[Stored items]
---+---

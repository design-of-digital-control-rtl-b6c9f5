// sa_pkg: types and constants shared by the spectrum-analyser control logic.
//
// The peripherals hang on a simple single-cycle register bus that stands in
// for the soft processor's peripheral bus. A master drives one request for
// one clock (sel=1); a write takes effect on that edge, and read data is
// returned combinationally in the same cycle. Register reads that have a side
// effect (popping the UART receive register) act on that same edge.
// The register map below is this design's own; the document names the
// peripherals but not their registers.
package sa_pkg;

  // Master side: 8-bit word address, upper nibble selects the peripheral.
  typedef struct packed {
    logic        sel;
    logic        we;
    logic [7:0]  addr;
    logic [31:0] wdata;
  } pbus_mreq_t;

  // Slave side: 4-bit register index inside one peripheral.
  typedef struct packed {
    logic        sel;
    logic        we;
    logic [3:0]  addr;
    logic [31:0] wdata;
  } pbus_req_t;

  // Peripheral slots (upper address nibble).
  localparam int unsigned NSLAVES    = 9;
  localparam logic [3:0] SLOT_SWEEP  = 4'd0;
  localparam logic [3:0] SLOT_TIMER0 = 4'd1;
  localparam logic [3:0] SLOT_TIMER1 = 4'd2;
  localparam logic [3:0] SLOT_GPIO   = 4'd3;
  localparam logic [3:0] SLOT_ROTARY = 4'd4;
  localparam logic [3:0] SLOT_INTC   = 4'd5;
  localparam logic [3:0] SLOT_UART   = 4'd6;
  localparam logic [3:0] SLOT_ADC    = 4'd7;
  localparam logic [3:0] SLOT_DAC    = 4'd8;

  // Interrupt source numbering at the interrupt controller.
  localparam int unsigned NIRQ     = 6;
  localparam int unsigned IRQ_TMR0 = 0;
  localparam int unsigned IRQ_TMR1 = 1;
  localparam int unsigned IRQ_GPIO = 2;
  localparam int unsigned IRQ_ROT  = 3;
  localparam int unsigned IRQ_UART = 4;
  localparam int unsigned IRQ_ADC  = 5;

  // LTC2624 24-bit command word fields (command, address).
  localparam logic [3:0] LTC_CMD_WRITE_N          = 4'b0000;
  localparam logic [3:0] LTC_CMD_WRITE_N_UPD_ALL  = 4'b0010;
  localparam logic [3:0] LTC_ADDR_C               = 4'b0010;
  localparam logic [3:0] LTC_ADDR_D               = 4'b0011;

endpackage
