// dds_quad: quadrature direct digital synthesiser (sine and cosine at once).
//
// A PHASE_W-bit phase accumulator adds the frequency tuning word (FTW) on
// every clock, so f_out = FTW * CLK_HZ / 2**PHASE_W. The top LUT_AW+2 phase
// bits address a quarter-wave sine table of 2**LUT_AW magnitudes; the two
// quadrant bits fold the address and pick the sign. The cosine is the same
// lookup a quarter turn ahead (phase + 2**LUT_AW), read from a second port of
// the same table. Outputs are OUT_W-bit two's complement, full scale
// +/-(2**(OUT_W-1)-1).
//
// Timing: ftw is taken on every clock; sin_o/cos_o show the accumulator
// value of two clocks earlier (table read, then sign). valid_o rises two
// clocks after reset is released.
//
// From the document: sine and cosine outputs, 14-bit output width, tuning
// resolution below 2 Hz. Own choices: a 50 MHz clock (the board oscillator),
// hence a 25-bit accumulator (50 MHz / 2**25 = 1.49 Hz), a 1024-entry
// quarter-wave table with half-step sample offset, and no phase dithering.
module dds_quad #(
  parameter int unsigned CLK_HZ  = 50_000_000,
  parameter int unsigned PHASE_W = 25,
  parameter int unsigned OUT_W   = 14,
  parameter int unsigned LUT_AW  = 10
) (
  input  logic                     clk,
  input  logic                     rst,
  input  logic [PHASE_W-1:0]       ftw,
  output logic signed [OUT_W-1:0]  sin_o,
  output logic signed [OUT_W-1:0]  cos_o,
  output logic                     valid_o,
  output logic [PHASE_W-1:0]       phase_o
);
  localparam int unsigned TAB_N = 2 ** LUT_AW;
  localparam int unsigned MAG_W = OUT_W - 1;
  localparam real AMPL = real'((2 ** MAG_W) - 1);
  localparam real PI = 3.14159265358979323846;

  // Resolution check against the document's "< 2 Hz" requirement.
  initial assert (real'(CLK_HZ) / (2.0 ** PHASE_W) < 2.0)
    else $error("dds_quad: tuning resolution not below 2 Hz");

  // Quarter-wave table: T[i] = round(AMPL * sin(pi/2 * (i + 0.5) / TAB_N)).
  logic [MAG_W-1:0] qtab [TAB_N];
  initial begin
    for (int i = 0; i < TAB_N; i++)
      qtab[i] = MAG_W'(int'(AMPL * $sin(PI / 2.0 * (real'(i) + 0.5) / real'(TAB_N))));
  end

  logic [PHASE_W-1:0] acc;
  always_ff @(posedge clk) begin
    if (rst) acc <= '0;
    else     acc <= acc + ftw;
  end
  assign phase_o = acc;

  // Stage 1: fold phase into table address, read, remember sign.
  logic [LUT_AW+1:0] ps, pc;
  logic [LUT_AW-1:0] as, ac;
  assign ps = acc[PHASE_W-1 -: LUT_AW+2];
  assign pc = ps + (LUT_AW+2)'(TAB_N);
  assign as = ps[LUT_AW] ? ~ps[LUT_AW-1:0] : ps[LUT_AW-1:0];
  assign ac = pc[LUT_AW] ? ~pc[LUT_AW-1:0] : pc[LUT_AW-1:0];

  logic [MAG_W-1:0] mag_s, mag_c;
  logic             neg_s, neg_c;
  logic [1:0]       vpipe;
  always_ff @(posedge clk) begin
    mag_s <= qtab[as];
    mag_c <= qtab[ac];
    neg_s <= ps[LUT_AW+1];
    neg_c <= pc[LUT_AW+1];
  end

  // Stage 2: apply sign.
  always_ff @(posedge clk) begin
    sin_o <= neg_s ? -$signed({1'b0, mag_s}) : $signed({1'b0, mag_s});
    cos_o <= neg_c ? -$signed({1'b0, mag_c}) : $signed({1'b0, mag_c});
  end

  always_ff @(posedge clk) begin
    if (rst) vpipe <= '0;
    else     vpipe <= {vpipe[0], 1'b1};
  end
  assign valid_o = vpipe[1];
endmodule
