// tb_dds_quad: self-checking test of the quadrature DDS at its default size.
//
// Keeps its own phase accumulator and compares, every clock, the DDS phase
// with it and the sine/cosine outputs (two clocks later) with
// 8191*sin/cos(2*pi*(p+0.5)/4096) computed here in real arithmetic, where p
// is the top 12 phase bits; one LSB of rounding is allowed. It also checks
// the tuning resolution (< 2 Hz) and the output frequency from counted
// sine zero crossings (also at 5 kHz, where the cosine must peak as the
// sine rises through zero), and changes the tuning word while running.
module tb_dds_quad;
  localparam int unsigned PW = 25;
  localparam real PI = 3.14159265358979323846;

  logic clk = 0, rst = 1;
  logic [PW-1:0] ftw;
  logic signed [13:0] s, c;
  logic valid;
  logic [PW-1:0] phase;
  int checks = 0, failures = 0;

  dds_quad dut (.clk, .rst, .ftw, .sin_o(s), .cos_o(c), .valid_o(valid), .phase_o(phase));

  always #10 clk = ~clk;

  initial begin
    repeat (1300000) @(posedge clk);
    failures++;
    $display("watchdog expired");
    $display("TB_RESULT checks=%0d failures=%0d", checks, failures);
    $finish;
  end

  logic [PW-1:0] model, hist1, hist2;
  int nerr_s = 0, nerr_c = 0, ncmp = 0;

  function automatic int expect_sin(input logic [PW-1:0] p, input bit cosine);
    real a;
    a = 2.0 * PI * (real'(p[PW-1 -: 12]) + 0.5) / 4096.0;
    return cosine ? int'($rtoi(8191.0 * $cos(a) + (($cos(a) >= 0) ? 0.5 : -0.5)))
                  : int'($rtoi(8191.0 * $sin(a) + (($sin(a) >= 0) ? 0.5 : -0.5)));
  endfunction

  task automatic run(input int cycles);
    for (int k = 0; k < cycles; k++) begin
      @(posedge clk);
      #1;
      model = model + ftw;
      checks++;
      if (phase != model) begin
        failures++;
        if (failures < 10) $display("phase mismatch %h vs %h", phase, model);
      end
      if (valid) begin
        int es, ec;
        es = expect_sin(hist2, 0);
        ec = expect_sin(hist2, 1);
        ncmp++;
        checks += 2;
        if (int'(s) - es > 1 || es - int'(s) > 1) begin nerr_s++; failures++; end
        if (int'(c) - ec > 1 || ec - int'(c) > 1) begin nerr_c++; failures++; end
      end
      hist2 = hist1;
      hist1 = model;
    end
  endtask

  int zc;
  logic signed [13:0] prev;

  initial begin
    ftw = PW'(33554);            // ~50 kHz at 50 MHz
    model = '0; hist1 = '0; hist2 = '0;
    repeat (3) @(posedge clk);
    #1 rst = 0;
    // after reset the accumulator holds 0 at this point
    checks++;
    if (real'(50_000_000) / (2.0 ** PW) >= 2.0) failures++;
    run(5000);
    ftw = PW'(1234567);
    run(5000);
    ftw = PW'(1);                // tiny step: slow phase walk
    run(2000);
    ftw = PW'(2 ** (PW - 1) - 5); // near Nyquist
    run(2000);
    if (nerr_s != 0 || nerr_c != 0) begin
      $display("sample errors sin=%0d cos=%0d of %0d", nerr_s, nerr_c, ncmp);
    end
    // frequency: count rising zero crossings over 2**16 clocks at FTW=2**15
    ftw = PW'(2 ** 15);
    repeat (4) @(posedge clk);
    zc = 0; prev = s;
    for (int k = 0; k < 65536; k++) begin
      @(posedge clk);
      if (prev < 0 && s >= 0) zc++;
      prev = s;
    end
    // expected 2**15 * 2**16 / 2**25 = 64 cycles
    checks++;
    if (zc < 63 || zc > 65) begin
      failures++;
      $display("zero crossings %0d, expected 64", zc);
    end
    // a sweep frequency in the low-kHz range the analyser targets: 5 kHz
    // needs FTW = round(5000 * 2**25 / 50e6) = 3355 (4999.3 Hz). Over 2**20
    // clocks that is 3355 * 2**20 / 2**25 = 104.8 cycles. At every rising
    // sine crossing the cosine must be near its positive peak (quadrature).
    ftw = PW'(3355);
    repeat (4) @(posedge clk);
    zc = 0; prev = s;
    for (int k = 0; k < 2 ** 20; k++) begin
      @(posedge clk);
      if (prev < 0 && s >= 0) begin
        zc++;
        checks++;
        if (c < 14'sd8180) begin
          failures++;
          $display("cosine %0d at a rising sine crossing", c);
        end
      end
      prev = s;
    end
    checks++;
    if (zc < 104 || zc > 105) begin
      failures++;
      $display("zero crossings at 5 kHz %0d, expected 104..105", zc);
    end
    $display("TB_RESULT checks=%0d failures=%0d", checks, failures);
    $finish;
  end
endmodule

---+---

Set down only the lines above that fall between the line holding "ftw = PW'(2 ** (PW" and the line holding "targets: 5 kHz", inclusive, keeping each exact.

Solution to this task »
    ftw = PW'(2 ** (PW - 1) - 5); // near Nyquist
    run(2000);
    if (nerr_s != 0 || nerr_c != 0) begin
      $display("sample errors sin=%0d cos=%0d of %0d", nerr_s, nerr_c, ncmp);
    end
    // frequency: count rising zero crossings over 2**16 clocks at FTW=2**15
    ftw = PW'(2 ** 15);
    repeat (4) @(posedge clk);
    zc = 0; prev = s;
    for (int k = 0; k < 65536; k++) begin
      @(posedge clk);
      if (prev < 0 && s >= 0) zc++;
      prev = s;
    end
    // expected 2**15 * 2**16 / 2**25 = 64 cycles
    checks++;
    if (zc < 63 || zc > 65) begin
      failures++;
      $display("zero crossings %0d, expected 64", zc);
    end
    // a sweep frequency in the low-kHz range the analyser targets: 5 kHz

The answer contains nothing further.